TASK ITEM — When the line with "This repository holds" appears below, start repeating lines exactly, and keep going through the line with "latches and this"; add nothing outside that span.

EXERCISE MATERIAL —
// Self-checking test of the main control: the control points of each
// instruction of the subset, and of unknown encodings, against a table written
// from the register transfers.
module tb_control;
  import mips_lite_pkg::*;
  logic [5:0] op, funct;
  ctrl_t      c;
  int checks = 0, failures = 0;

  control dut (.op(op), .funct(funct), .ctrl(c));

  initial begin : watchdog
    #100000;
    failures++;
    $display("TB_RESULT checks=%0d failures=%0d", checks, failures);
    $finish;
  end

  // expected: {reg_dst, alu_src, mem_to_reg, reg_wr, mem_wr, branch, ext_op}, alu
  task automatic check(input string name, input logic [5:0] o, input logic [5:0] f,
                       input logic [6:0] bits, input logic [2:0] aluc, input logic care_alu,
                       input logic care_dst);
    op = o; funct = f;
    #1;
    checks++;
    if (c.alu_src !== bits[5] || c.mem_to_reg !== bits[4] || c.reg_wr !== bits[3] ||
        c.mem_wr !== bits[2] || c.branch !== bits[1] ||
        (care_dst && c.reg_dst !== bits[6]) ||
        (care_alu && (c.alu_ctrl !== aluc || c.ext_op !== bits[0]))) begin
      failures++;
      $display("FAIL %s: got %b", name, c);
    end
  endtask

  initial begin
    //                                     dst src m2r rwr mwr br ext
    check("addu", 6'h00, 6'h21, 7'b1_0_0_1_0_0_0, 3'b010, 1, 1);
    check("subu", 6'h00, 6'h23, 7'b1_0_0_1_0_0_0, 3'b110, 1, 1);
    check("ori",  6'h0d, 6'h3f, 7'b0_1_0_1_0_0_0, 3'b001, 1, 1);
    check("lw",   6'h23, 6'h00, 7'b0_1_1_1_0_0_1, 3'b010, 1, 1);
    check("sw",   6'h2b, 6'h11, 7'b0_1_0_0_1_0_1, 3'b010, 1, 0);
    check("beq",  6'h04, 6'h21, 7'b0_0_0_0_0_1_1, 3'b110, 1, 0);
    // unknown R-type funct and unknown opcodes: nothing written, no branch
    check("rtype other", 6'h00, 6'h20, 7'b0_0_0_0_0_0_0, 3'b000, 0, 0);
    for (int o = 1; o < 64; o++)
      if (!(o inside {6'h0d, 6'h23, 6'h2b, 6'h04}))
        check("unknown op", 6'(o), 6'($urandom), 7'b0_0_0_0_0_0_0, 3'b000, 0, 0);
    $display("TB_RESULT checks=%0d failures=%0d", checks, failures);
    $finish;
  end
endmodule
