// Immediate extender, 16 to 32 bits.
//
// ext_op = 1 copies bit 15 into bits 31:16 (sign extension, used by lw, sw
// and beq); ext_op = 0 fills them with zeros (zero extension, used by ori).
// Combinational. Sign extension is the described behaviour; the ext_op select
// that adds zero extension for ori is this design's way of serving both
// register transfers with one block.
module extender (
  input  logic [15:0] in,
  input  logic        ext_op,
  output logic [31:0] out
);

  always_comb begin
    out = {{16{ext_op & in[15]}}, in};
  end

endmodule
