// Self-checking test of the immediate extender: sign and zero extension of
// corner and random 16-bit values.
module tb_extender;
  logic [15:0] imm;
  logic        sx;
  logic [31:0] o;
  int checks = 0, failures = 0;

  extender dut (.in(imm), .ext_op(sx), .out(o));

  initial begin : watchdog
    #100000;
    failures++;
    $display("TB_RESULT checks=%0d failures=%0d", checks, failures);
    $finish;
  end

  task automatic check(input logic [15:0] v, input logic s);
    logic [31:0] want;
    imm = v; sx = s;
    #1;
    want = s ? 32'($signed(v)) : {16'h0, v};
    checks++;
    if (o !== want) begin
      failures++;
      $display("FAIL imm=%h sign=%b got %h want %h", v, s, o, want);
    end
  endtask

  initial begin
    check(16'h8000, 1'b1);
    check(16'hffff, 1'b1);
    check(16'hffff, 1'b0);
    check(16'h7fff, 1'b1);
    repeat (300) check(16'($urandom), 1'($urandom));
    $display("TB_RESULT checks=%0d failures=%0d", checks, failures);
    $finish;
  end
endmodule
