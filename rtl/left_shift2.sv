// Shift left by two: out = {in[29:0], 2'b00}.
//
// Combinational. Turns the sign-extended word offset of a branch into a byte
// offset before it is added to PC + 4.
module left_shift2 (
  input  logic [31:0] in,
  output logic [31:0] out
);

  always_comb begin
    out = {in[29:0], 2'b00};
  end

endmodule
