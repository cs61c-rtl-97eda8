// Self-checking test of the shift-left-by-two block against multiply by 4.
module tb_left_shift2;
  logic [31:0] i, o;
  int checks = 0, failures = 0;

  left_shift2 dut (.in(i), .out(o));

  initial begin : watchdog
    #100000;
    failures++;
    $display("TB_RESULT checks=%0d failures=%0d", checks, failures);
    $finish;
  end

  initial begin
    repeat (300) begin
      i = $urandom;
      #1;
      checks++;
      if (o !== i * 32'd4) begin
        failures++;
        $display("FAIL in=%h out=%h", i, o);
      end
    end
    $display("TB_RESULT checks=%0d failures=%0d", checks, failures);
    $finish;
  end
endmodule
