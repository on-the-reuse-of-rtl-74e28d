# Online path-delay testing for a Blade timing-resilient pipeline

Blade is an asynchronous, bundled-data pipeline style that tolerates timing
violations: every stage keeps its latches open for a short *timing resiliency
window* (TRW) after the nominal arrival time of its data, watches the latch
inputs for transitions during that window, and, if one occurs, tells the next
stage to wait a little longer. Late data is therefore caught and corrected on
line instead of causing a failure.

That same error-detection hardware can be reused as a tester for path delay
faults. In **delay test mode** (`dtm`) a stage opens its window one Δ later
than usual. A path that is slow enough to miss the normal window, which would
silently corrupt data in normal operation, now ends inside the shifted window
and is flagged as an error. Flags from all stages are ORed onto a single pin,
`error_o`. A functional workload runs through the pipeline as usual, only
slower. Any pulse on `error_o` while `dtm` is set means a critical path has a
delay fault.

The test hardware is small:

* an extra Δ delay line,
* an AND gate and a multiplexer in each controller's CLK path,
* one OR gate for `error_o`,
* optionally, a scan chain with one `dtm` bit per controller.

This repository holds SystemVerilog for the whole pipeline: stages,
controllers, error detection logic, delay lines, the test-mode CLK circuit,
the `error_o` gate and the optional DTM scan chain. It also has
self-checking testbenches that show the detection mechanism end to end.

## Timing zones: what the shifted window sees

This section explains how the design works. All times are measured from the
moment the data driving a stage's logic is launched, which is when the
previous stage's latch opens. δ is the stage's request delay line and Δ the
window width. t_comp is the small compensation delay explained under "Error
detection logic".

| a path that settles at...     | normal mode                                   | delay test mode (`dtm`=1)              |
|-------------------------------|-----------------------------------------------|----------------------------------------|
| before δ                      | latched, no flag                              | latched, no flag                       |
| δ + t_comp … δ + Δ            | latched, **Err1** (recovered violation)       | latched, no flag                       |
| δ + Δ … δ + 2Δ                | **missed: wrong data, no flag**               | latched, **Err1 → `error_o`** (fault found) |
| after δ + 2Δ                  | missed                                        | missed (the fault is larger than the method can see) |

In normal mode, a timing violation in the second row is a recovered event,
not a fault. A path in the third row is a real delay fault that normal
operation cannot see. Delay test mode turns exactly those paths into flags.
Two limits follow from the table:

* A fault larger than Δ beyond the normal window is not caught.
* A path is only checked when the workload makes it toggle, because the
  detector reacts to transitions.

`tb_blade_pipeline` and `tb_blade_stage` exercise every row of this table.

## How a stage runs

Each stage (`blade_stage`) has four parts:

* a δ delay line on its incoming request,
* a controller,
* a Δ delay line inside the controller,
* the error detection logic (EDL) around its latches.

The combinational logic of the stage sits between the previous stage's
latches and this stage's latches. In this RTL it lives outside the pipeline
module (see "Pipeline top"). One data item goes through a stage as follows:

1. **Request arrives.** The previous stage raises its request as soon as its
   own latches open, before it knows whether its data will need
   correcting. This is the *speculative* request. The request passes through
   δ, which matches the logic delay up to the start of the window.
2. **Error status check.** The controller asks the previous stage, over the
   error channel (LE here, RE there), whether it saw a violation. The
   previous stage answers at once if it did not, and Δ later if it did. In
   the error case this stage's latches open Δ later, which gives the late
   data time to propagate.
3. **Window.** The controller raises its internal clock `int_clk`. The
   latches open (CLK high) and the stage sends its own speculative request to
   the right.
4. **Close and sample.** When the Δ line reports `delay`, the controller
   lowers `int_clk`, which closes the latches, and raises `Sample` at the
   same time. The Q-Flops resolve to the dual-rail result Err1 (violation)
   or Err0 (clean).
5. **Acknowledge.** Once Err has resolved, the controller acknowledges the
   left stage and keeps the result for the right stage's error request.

COMPLETED EXERCISE —
This repository holds SystemVerilog for the whole pipeline: stages,
controllers, error detection logic, delay lines, the test-mode CLK circuit,
the `error_o` gate and the optional DTM scan chain. It also has
self-checking testbenches that show the detection mechanism end to end.

## Timing zones: what the shifted window sees

This section explains how the design works. All times are measured from the
moment the data driving a stage's logic is launched, which is when the
previous stage's latch opens. δ is the stage's request delay line and Δ the
window width. t_comp is the small compensation delay explained under "Error
detection logic".

| a path that settles at...     | normal mode                                   | delay test mode (`dtm`=1)              |
|-------------------------------|-----------------------------------------------|----------------------------------------|
| before δ                      | latched, no flag                              | latched, no flag                       |
| δ + t_comp … δ + Δ            | latched, **Err1** (recovered violation)       | latched, no flag                       |
| δ + Δ … δ + 2Δ                | **missed: wrong data, no flag**               | latched, **Err1 → `error_o`** (fault found) |
| after δ + 2Δ                  | missed                                        | missed (the fault is larger than the method can see) |

In normal mode, a timing violation in the second row is a recovered event,
not a fault. A path in the third row is a real delay fault that normal
operation cannot see. Delay test mode turns exactly those paths into flags.
Two limits follow from the table:

* A fault larger than Δ beyond the normal window is not caught.
* A path is only checked when the workload makes it toggle, because the
  detector reacts to transitions.

`tb_blade_pipeline` and `tb_blade_stage` exercise every row of this table.

## How a stage runs

Each stage (`blade_stage`) has four parts:

* a δ delay line on its incoming request,
* a controller,
* a Δ delay line inside the controller,
* the error detection logic (EDL) around its latches.

The combinational logic of the stage sits between the previous stage's
latches and this stage's latches. In this RTL it lives outside the pipeline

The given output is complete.